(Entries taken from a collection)
----------------
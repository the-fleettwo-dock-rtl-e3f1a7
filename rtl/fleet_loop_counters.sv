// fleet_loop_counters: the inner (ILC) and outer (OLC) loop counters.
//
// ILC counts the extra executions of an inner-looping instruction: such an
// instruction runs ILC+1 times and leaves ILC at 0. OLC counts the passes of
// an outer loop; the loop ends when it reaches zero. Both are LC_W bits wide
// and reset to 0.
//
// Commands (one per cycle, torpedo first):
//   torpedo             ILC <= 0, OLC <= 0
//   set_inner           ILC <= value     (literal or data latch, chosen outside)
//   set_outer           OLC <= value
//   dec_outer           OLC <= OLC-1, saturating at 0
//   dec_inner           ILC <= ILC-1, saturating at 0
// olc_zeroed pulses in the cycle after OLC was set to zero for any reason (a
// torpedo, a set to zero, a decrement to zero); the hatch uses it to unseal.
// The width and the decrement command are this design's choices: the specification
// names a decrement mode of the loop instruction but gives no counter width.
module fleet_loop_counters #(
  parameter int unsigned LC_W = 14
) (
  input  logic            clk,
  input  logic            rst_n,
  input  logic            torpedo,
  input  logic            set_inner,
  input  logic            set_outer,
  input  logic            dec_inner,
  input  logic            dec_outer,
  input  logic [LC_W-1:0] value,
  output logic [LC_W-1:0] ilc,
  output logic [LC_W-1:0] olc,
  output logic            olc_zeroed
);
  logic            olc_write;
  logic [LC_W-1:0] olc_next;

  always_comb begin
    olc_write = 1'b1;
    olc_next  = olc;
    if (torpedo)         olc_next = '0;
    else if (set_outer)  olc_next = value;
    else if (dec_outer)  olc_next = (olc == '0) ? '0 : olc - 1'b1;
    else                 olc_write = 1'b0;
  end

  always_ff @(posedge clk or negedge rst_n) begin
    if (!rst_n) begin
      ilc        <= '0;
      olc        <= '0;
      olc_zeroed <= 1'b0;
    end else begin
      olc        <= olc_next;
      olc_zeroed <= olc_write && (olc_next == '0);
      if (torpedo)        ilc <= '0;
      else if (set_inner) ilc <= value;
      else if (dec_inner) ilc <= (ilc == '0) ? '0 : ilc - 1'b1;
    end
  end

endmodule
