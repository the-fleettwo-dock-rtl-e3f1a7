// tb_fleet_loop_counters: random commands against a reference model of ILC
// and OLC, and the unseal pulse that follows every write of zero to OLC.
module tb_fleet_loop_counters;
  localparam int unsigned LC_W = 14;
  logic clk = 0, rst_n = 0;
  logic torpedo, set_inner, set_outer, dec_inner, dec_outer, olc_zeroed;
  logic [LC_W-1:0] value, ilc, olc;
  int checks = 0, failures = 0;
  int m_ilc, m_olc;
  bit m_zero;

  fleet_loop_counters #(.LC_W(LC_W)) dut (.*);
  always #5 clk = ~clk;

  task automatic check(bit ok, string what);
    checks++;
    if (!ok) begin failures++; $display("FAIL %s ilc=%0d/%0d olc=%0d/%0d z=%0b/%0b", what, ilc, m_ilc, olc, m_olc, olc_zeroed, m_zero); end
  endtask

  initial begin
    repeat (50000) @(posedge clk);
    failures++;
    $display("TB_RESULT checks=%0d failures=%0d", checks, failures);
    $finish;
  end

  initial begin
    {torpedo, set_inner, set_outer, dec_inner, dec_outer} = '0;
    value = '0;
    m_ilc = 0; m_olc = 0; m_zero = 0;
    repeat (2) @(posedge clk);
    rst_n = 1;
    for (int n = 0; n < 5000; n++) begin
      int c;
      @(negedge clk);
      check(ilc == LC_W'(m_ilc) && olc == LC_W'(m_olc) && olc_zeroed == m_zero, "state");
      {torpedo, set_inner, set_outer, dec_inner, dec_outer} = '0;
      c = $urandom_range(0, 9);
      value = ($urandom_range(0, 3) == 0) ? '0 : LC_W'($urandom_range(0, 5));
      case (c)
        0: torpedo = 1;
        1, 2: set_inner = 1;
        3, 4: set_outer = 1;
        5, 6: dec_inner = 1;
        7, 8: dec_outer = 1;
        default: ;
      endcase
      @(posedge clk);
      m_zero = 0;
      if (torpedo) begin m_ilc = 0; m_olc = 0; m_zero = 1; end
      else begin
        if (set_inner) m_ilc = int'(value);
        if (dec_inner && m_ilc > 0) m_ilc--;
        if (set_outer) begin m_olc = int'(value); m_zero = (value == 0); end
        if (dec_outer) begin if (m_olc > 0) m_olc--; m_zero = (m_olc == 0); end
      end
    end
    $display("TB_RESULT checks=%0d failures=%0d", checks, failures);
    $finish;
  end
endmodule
----------------
Exercise brief - Of the entries above, how many lines hold the word "saturating"? Give back only that number.

Worked solution - 2